Em prorrogação, há que se ter clareza para não permitir-se cura de feridas sociais com analgésicos sem um profundo exame de suas causas; para compreender que o temido vírus da divisão (de classe) pode ser o germe da nova ordem social.
Antonio Claret, para Combate Racismo Ambiental
Uma das expressões mais ouvidas desde o resultado das urnas é ‘o Brasil está dividido’. A causa aparente seria a campanha eleitoral. Ela chega a ser classificada pelo então candidato tucano à Presidência da República de sórdida. Houve alfinetadas recíprocas entre ele e sua concorrente, Dilma Rousseff. Centenas de milhares de mensagens odiosas circulam as redes sociais. Figurões da classe dominante fazem declarações eivadas de arrogância e preconceito contra eleitores supostamente desinformados – o bode expiatório tem sido o Nordeste. Um dos donos de grande veículo de comunicação é flagrado na rua segurando cartaz de baixo calão destilando raiva contra a Venezuela, insatisfeito com o não alinhamento do Brasil aos Estados Unidos. E publicação antecipada de VEJA tenta bala de prata como golpe na reta final da campanha.

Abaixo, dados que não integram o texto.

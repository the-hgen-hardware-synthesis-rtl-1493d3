// spam2_imem: SPAM2 instruction memory, DEPTH x IW bits (256 x 44 by default).
//
// A single port serves both instruction fetch (address = PC) and the IM_ld /
// IM_st data operations (address from data bus DB2); the top level selects
// the address. Reads are combinational; a write of `wdata` to `addr` happens
// at the rising clock edge when `we` is high. The top level also uses this
// port to load a program while the processor is held in reset. The single
// shared port is this design's reading of the two-cycle cost of IM
// operations; the size follows the storage declaration. Not reset.
module spam2_imem #(
  parameter int unsigned DEPTH = 256,
  parameter int unsigned IW    = 44,
  localparam int unsigned AW   = $clog2(DEPTH)
) (
  input  logic          clk,
  input  logic [AW-1:0] addr,
  input  logic          we,
  input  logic [IW-1:0] wdata,
  output logic [IW-1:0] rdata
);

  logic [IW-1:0] mem [DEPTH];

  always_ff @(posedge clk) begin
    if (we) mem[addr] <= wdata;
  end

  assign rdata = mem[addr];

endmodule
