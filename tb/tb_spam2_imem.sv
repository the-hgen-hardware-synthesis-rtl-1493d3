// tb_spam2_imem: self-checking test of the SPAM2 instruction memory
// (256 x 44, one port).
//
// Fills all 256 words, then runs 4000 cycles of random reads and writes,
// comparing the combinational read data with a model array. Writes take
// effect at the rising edge.
module tb_spam2_imem;
  logic clk = 0;
  logic [7:0]  addr;
  logic        we;
  logic [43:0] wdata, rdata;
  logic [43:0] m [256];
  int checks = 0, failures = 0;

  spam2_imem dut (.clk, .addr, .we, .wdata, .rdata);

  always #5 clk = ~clk;

  initial begin : watchdog
    repeat (20000) @(posedge clk);
    failures++;
    $display("TB_RESULT checks=%0d failures=%0d", checks, failures);
    $finish;
  end

  initial begin
    for (int i = 0; i < 256; i++) begin
      @(negedge clk); addr = 8'(i); we = 1; wdata = {12'($urandom()), 32'($urandom())};
      m[i] = wdata;
    end
    repeat (4000) begin
      @(negedge clk);
      addr = 8'($urandom()); we = 1'($urandom());
      wdata = {12'($urandom()), 32'($urandom())};
      #1;
      checks++;
      if (rdata != m[addr]) begin
        failures++;
        if (failures < 20) $display("FAIL addr=%0d got %h exp %h", addr, rdata, m[addr]);
      end
      @(posedge clk);
      if (we) m[addr] = wdata;
    end
    $display("TB_RESULT checks=%0d failures=%0d", checks, failures);
    $finish;
  end
endmodule
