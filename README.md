# Fall-through header/data serializer

A serializer sends a record made of up to three optional header bytes
(H_A, H_B, H_C, each with its own enable) followed by N data bytes taken from
parallel inputs. It sends one byte per clock on a byte-wide stream with a
valid strobe.

The textbook state machine gives each header its own state. Each state checks
its enable and either sends the header or sends nothing. That costs a clock
cycle for every disabled header, so the record has holes. You can avoid the
holes in a plain case-statement FSM, but only by copying the "which header
comes next" decision into every state. That duplicated code is hard to
maintain.

This design keeps one state per step, the same as the simple FSM. It evaluates
several steps in a single clock cycle. A step that has nothing to send "falls
through" to the next step in the same cycle. A step that sends a byte stops
the evaluation until the next clock. The result:

- no disabled header ever costs a cycle;
- a record of `h` enabled headers takes exactly `h + N` cycles;
- the first byte leaves in the cycle the registered run request is seen;
- the code has one block per step, with no duplicated decisions.

## Record format

With header bytes 0x8A, 0x8B and 0x8C and data bytes 0x10..0x1A (the default
configuration, N = 11):

| enables (A B C) | stream, one byte per cycle                  | cycles |
|-----------------|---------------------------------------------|--------|
| 1 1 1           | 8A 8B 8C 10 11 12 13 14 15 16 17 18 19 1A   | 14     |
| 1 0 1           | 8A 8C 10 11 ... 1A                          | 13     |
| 0 1 0           | 8B 10 11 ... 1A                             | 12     |
| 0 0 0           | 10 11 ... 1A                                | 11     |

Headers always appear in the order A, B, C, and data bytes in index order.
`data_out` is 0 whenever `data_valid` is low.

## The fall-through chain

`rtl/ft_serializer.sv` has one state register. Its states are `ST_IDLE`,
`ST_HDR_A`, `ST_HDR_B`, `ST_HDR_C` and `ST_SEND`. Next to it are a data-index
register and a flip-flop that samples `run`. All the behaviour is in one
`always_comb` block. That block is not a `case` statement. It is a sequence of
`if` steps in state order, and it works on three local variables:

- `v_next` is the working state. It starts at the registered state.
- `v_nwait` means "nothing has been sent this cycle yet". It starts at 1.
- `v_idx` is the working data index. It starts at the registered index.

Each step has the form `if (v_nwait && v_next == ST_X) begin ... end`, and the
steps run in this order:

1. **Idle** clears `v_idx`. If `run_s` is high, it moves `v_next` to `ST_HDR_A`.
2. **Header A, B and C**, one step each. If the header is enabled, the step
   drives the header byte and clears `v_nwait`. In either case it moves
   `v_next` to the next step.
3. **Send** drives `data[v_idx]` and clears `v_nwait`. On the last index it
   moves `v_next` back to `ST_IDLE`. Otherwise it advances `v_idx`.

Each step sees the values of `v_next` and `v_idx` that the steps before it
left. So in one cycle the machine can pass through idle and any number of
disabled headers, and then emit the first enabled header or the first data
byte. At the end of the block, `v_next` and `v_idx` become the next-state
values of the registers.

Rules for changing this code:

- **Clear `v_nwait` in every branch that emits something**, or anything else
  that must wait for a clock edge. A forgotten clear lets the chain run on
  into the next step. That step then overwrites the outputs in the same
  cycle. Nothing flags this at compile time. The assertion `a_send_no_gap`
  and the testbenches catch the common cases.
- **The steps must stay in state order.** A step can only fall through to a
  step written after it. Going back to an earlier state always takes a clock
  edge. That is why the chain cannot loop and is a finite amount of logic.
- **Any value that a later step reads in the same cycle must be a variable.**
  The data index is such a value. This is where this RTL differs from the
  simplest form of the technique, which keeps the index only in the
  register: idle clears it through the next-index value, while the send step
  reads the register. Suppose a record is started with every header disabled
  right after an earlier record. The machine then falls from idle straight
  into send in one cycle and reads the index the earlier record left behind,
  which is N-1. It sends only the last data byte and stops. Carrying the
  index as `v_idx` removes this case. `tb_ft_serializer` tests it on purpose.

Synthesis flattens the chain into ordinary next-state logic. At the default
size the serializer is about 85 word-level cells and 13 flip-flop bits.

## Interface and timing

`serializer_top` is the device. It contains one `ft_serializer` and brings
its output stream out as `link_data` and `link_valid`. The serial link that
carries the record away is not part of this design. It attaches to those
ports.

| port                             | dir | meaning |
|----------------------------------|-----|---------|
| `clk`                            | in  | rising-edge clock |
| `rst_n`                          | in  | asynchronous reset, active low; state goes to idle and the outputs go to 0 at once |
| `run`                            | in  | start request, sampled once into `run_s` |
| `hdr_a_en`, `hdr_b_en`, `hdr_c_en` | in | header enables |
| `data[NINPUTS-1:0][7:0]`         | in  | data bytes; `data[i]` is D_i |
| `link_data[7:0]` (`data_out` on `ft_serializer`) | out | current byte |
| `link_valid` (`data_valid`)      | out | the byte is part of a record |

Timing:

- `run` is registered. If it is high at rising edge *k* while the machine is
  idle, the record's first byte is on the outputs during cycle *k*+1. The
  remaining bytes follow on consecutive cycles.
- The outputs are combinational from the registers and from the enables and
  data. A consumer samples them at the next rising edge.
- The enables are read while the headers are being evaluated. Hold them from
  the `run` edge until the first data byte has gone out.
- Hold `data` until the record ends.
- A request that arrives while a record is in progress is not stored. `run`
  is a level, though. If `run_s` is high in the cycle after the last data
  byte, the next record starts in that cycle, with no idle cycle in between.

## Parameters

| parameter  | default | note |
|------------|---------|------|
| `NINPUTS`  | 11      | data bytes per record (D_0..D_10) |
| `HEADER_A` | 8'h8A   | |
| `HEADER_B` | 8'h8B   | |
| `HEADER_C` | 8'h8C   | |

The defaults are in `rtl/serializer_pkg.sv`, which also defines the state
enum. The index register is `ceil(log2(NINPUTS))` bits wide.

## Verification

- **`tb/tb_ft_serializer.sv`** tests the core with `NINPUTS = 5` and other
  header values.
  - It sends 300 records with random enables and data, and random gaps of
    0 to 3 cycles, including back-to-back records.
  - It predicts every cycle of the output from the record list alone, and
    compares at the falling edge.
  - After the first data byte it toggles the enables at random, to show that
    the data phase ignores them.
  - It ends with an asynchronous reset in the middle of a record, followed by
    a clean restart.
- **`tb/tb_serializer_top.sv`** runs the top with every parameter at its
  default.
  - It first sends the four records of the table above, then 400 random
    records.
  - It counts each mechanism and fails if one never happens. The mechanisms
    are: a skipped header, a fall through from idle into the data phase, a
    start directly into a header, a back-to-back restart, a back-to-back
    restart with all headers disabled, enable changes during the data phase,
    and a reset in the middle of a record.
  - It also checks that the total number of valid cycles equals the summed
    record lengths.
- **Assertions** in `ft_serializer`:
  - `data_out` is 0 when `data_valid` is low;
  - `data_valid` is high in every cycle spent in `ST_SEND`;
  - the index stays in range.

To simulate with Verilator:

```
verilator --binary --timing --assert rtl/serializer_pkg.sv rtl/ft_serializer.sv \
          rtl/serializer_top.sv tb/tb_serializer_top.sv --top-module tb_serializer_top
./obj_dir/Vtb_serializer_top
```

For the core testbench, use `tb/tb_ft_serializer.sv` and drop
`rtl/serializer_top.sv`. Each testbench prints
`TB_RESULT checks=N failures=M`.

## Departures and open points

- **Data index** is carried through the chain as a variable. Without that,
  the back-to-back, all-headers-disabled case described above goes wrong.
- **Record length.** The reference example is stated as N = 10, but it lists
  data bytes D_0..D_10 and shows eleven of them in its waveforms. This RTL
  uses eleven as the default (`NINPUTS = 11`).
- **Things the reference design does not specify**, chosen here:
  - the state encoding;
  - the width of the index register;
  - how long the enables and data must be held;
  - whether `run` is a pulse or a level.
- **Timing and area not reproduced.** The reference design reports its own
  FPGA area and maximum clock frequency. Those figures depend on one vendor's
  flow and were not reproduced. The numbers above come from generic
  word-level synthesis and are not comparable.
- **Serial link** (parallel-to-serial conversion, line coding) is not included.
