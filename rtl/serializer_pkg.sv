// Shared types and constants of the header/data serializer.
//
// The serializer sends a record made of up to three optional header bytes
// (H_A, H_B, H_C, each with its own enable) followed by NINPUTS data bytes.
// The default record length and the header values are those of the worked
// example the design follows: header bytes 0x8A, 0x8B, 0x8C and data bytes
// D_0..D_10, i.e. eleven data bytes.  The state encoding is this design's own
// choice (a plain binary enum; synthesis may re-encode it).
package serializer_pkg;

  typedef logic [7:0] byte_t;

  // Number of parallel data bytes in one record.
  localparam int unsigned DEF_NINPUTS = 11;

  // Header byte values.
  localparam byte_t DEF_HEADER_A = 8'h8A;
  localparam byte_t DEF_HEADER_B = 8'h8B;
  localparam byte_t DEF_HEADER_C = 8'h8C;

  // One state per step of the record.  With fall-through, several of these
  // steps may be evaluated in one clock cycle.
  typedef enum logic [2:0] {
    ST_IDLE  = 3'd0,
    ST_HDR_A = 3'd1,
    ST_HDR_B = 3'd2,
    ST_HDR_C = 3'd3,
    ST_SEND  = 3'd4
  } state_t;

endpackage
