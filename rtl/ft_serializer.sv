// Fall-through header/data serializer.
//
// What it does: when a run request is seen, the module emits one record on a
// byte-wide output, one byte per clock, qualified by data_valid: first each
// header byte whose enable is high (H_A, then H_B, then H_C), then the data
// bytes data[0] .. data[NINPUTS-1].  Disabled headers cost no clock cycle:
// the first byte of the record leaves in the very cycle the registered run
// request is seen, and bytes follow back to back until the last data byte.
//
// How it works: a state register (ST_IDLE, ST_HDR_A, ST_HDR_B, ST_HDR_C,
// ST_SEND) and a data index register are updated on the clock edge.  The
// next-state logic is written as a chain of "if" steps, one per state, over
// local variables instead of one case statement.  Each step runs only if the
// working state variable names it and the "no wait" flag is still set.  A
// step that emits a byte clears the flag, which ends the evaluation for this
// cycle; a step that emits nothing (idle with a request, a disabled header)
// just moves the working state on, and the next step in the chain is then
// evaluated in the same cycle ("fall through").  The value of the working
// state at the end of the chain becomes the next state.  The structure,
// the state names, the registered run input and the asynchronous active-low
// reset follow the design this module reproduces.
//
// This design's own choice: the data index is also carried through the chain
// as a variable.  Idle clears it, and a fall through from idle straight into
// the data phase (all headers disabled) then reads data[0] in that same
// cycle.  Were the index only cleared in the register, a record started with
// every header disabled right after an earlier record would begin from the
// stale index of that earlier record.
//
// Interface and timing:
//   run        level request, registered once (run_s); a record starts in the
//              first cycle in which run_s is high and the machine is idle.
//              The cycle after the last data byte the machine is idle again,
//              so a run held high starts the next record with no gap.
//   hdr_*_en   read combinationally while the corresponding header is
//              evaluated; hold them stable from run until the first data
//              byte has been sent.
//   data       NINPUTS bytes, read combinationally during the data phase;
//              hold them stable until the record ends.
//   data_out,  combinational (Mealy) outputs of the state registers and the
//   data_valid inputs above; data_out is 0 whenever data_valid is low.
//   A record takes exactly (number of enabled headers + NINPUTS) cycles.
module ft_serializer
  import serializer_pkg::*;
#(
  parameter int unsigned NINPUTS  = serializer_pkg::DEF_NINPUTS,
  parameter byte_t       HEADER_A = serializer_pkg::DEF_HEADER_A,
  parameter byte_t       HEADER_B = serializer_pkg::DEF_HEADER_B,
  parameter byte_t       HEADER_C = serializer_pkg::DEF_HEADER_C
) (
  input  logic                     clk,
  input  logic                     rst_n,      // asynchronous, active low
  input  logic                     run,
  input  logic                     hdr_a_en,
  input  logic                     hdr_b_en,
  input  logic                     hdr_c_en,
  input  logic [NINPUTS-1:0][7:0]  data,
  output logic [7:0]               data_out,
  output logic                     data_valid
);

  localparam int unsigned CW = (NINPUTS > 1) ? $clog2(NINPUTS) : 1;
  typedef logic [CW-1:0] idx_t;
  localparam idx_t LAST = idx_t'(NINPUTS - 1);

  state_t state, state_next;
  idx_t   counter, counter_next;
  logic   run_s;

  // Sequential part: state, data index and the registered run request.
  always_ff @(posedge clk or negedge rst_n) begin
    if (!rst_n) begin
      state   <= ST_IDLE;
      counter <= '0;
      run_s   <= 1'b0;
    end else begin
      state   <= state_next;
      counter <= counter_next;
      run_s   <= run;
    end
  end

  // Combinational part: the fall-through chain.
  always_comb begin
    state_t v_next;   // working state, updated as the chain proceeds
    logic   v_nwait;  // set while no byte has been emitted in this cycle
    idx_t   v_idx;    // working data index

    data_out     = '0;
    data_valid   = 1'b0;
    v_next       = state;
    v_nwait      = 1'b1;
    v_idx        = counter;
    counter_next = counter;

    if (v_nwait && v_next == ST_IDLE) begin
      v_idx = '0;
      if (run_s) v_next = ST_HDR_A;
    end

    if (v_nwait && v_next == ST_HDR_A) begin
      if (hdr_a_en) begin
        data_out   = HEADER_A;
        data_valid = 1'b1;
        v_nwait    = 1'b0;
      end
      v_next = ST_HDR_B;
    end

    if (v_nwait && v_next == ST_HDR_B) begin
      if (hdr_b_en) begin
        data_out   = HEADER_B;
        data_valid = 1'b1;
        v_nwait    = 1'b0;
      end
      v_next = ST_HDR_C;
    end

    if (v_nwait && v_next == ST_HDR_C) begin
      if (hdr_c_en) begin
        data_out   = HEADER_C;
        data_valid = 1'b1;
        v_nwait    = 1'b0;
      end
      v_next = ST_SEND;
    end

    if (v_nwait && v_next == ST_SEND) begin
      data_out   = data[v_idx];
      data_valid = 1'b1;
      v_nwait    = 1'b0;
      if (v_idx == LAST) v_next = ST_IDLE;
      else               v_idx  = v_idx + idx_t'(1);
    end

    counter_next = v_idx;
    state_next   = v_next;
  end

  // Rules of the output stream.
  a_zero_when_idle : assert property (@(posedge clk) disable iff (!rst_n)
    !data_valid |-> data_out == 8'h00);
  // Once the data phase is reached, a byte leaves in every cycle.
  a_send_no_gap : assert property (@(posedge clk) disable iff (!rst_n)
    state == ST_SEND |-> data_valid);
  a_idx_in_range : assert property (@(posedge clk) disable iff (!rst_n)
    counter <= LAST);

endmodule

Essa divisão real, externada acirradamente nesse processo eletivo, não tem sua origem na campanha eleitoral como acredita o senso comum e como afirmam os dominadores e seus porta-vozes. Ela vem da antiga pendenga entre capital e trabalho, irreconciliáveis. O que aparece como ‘divisão’ e ‘baixaria’ é apenas reflexo dessa questão mais profunda, a qual faz parte da estrutura da sociedade capitalista, camuflada no quotidiano pela ideologia do consenso.
A disputa presidencial no segundo turno é especialmente elucidativa. Há ensaios claros de luta de classe! A cordialidade e polidez envernizadas cedem lugar a palavrões sem rodeios. Pessoas abastadas vão às ruas e fazem enfrentamento, alguns agredindo fisicamente seus opositores, partindo para cima sem nenhum escrúpulo, alucinados com a possibilidade da vitória. Instituições, celebridades vão se posicionando de um lado ou de outro.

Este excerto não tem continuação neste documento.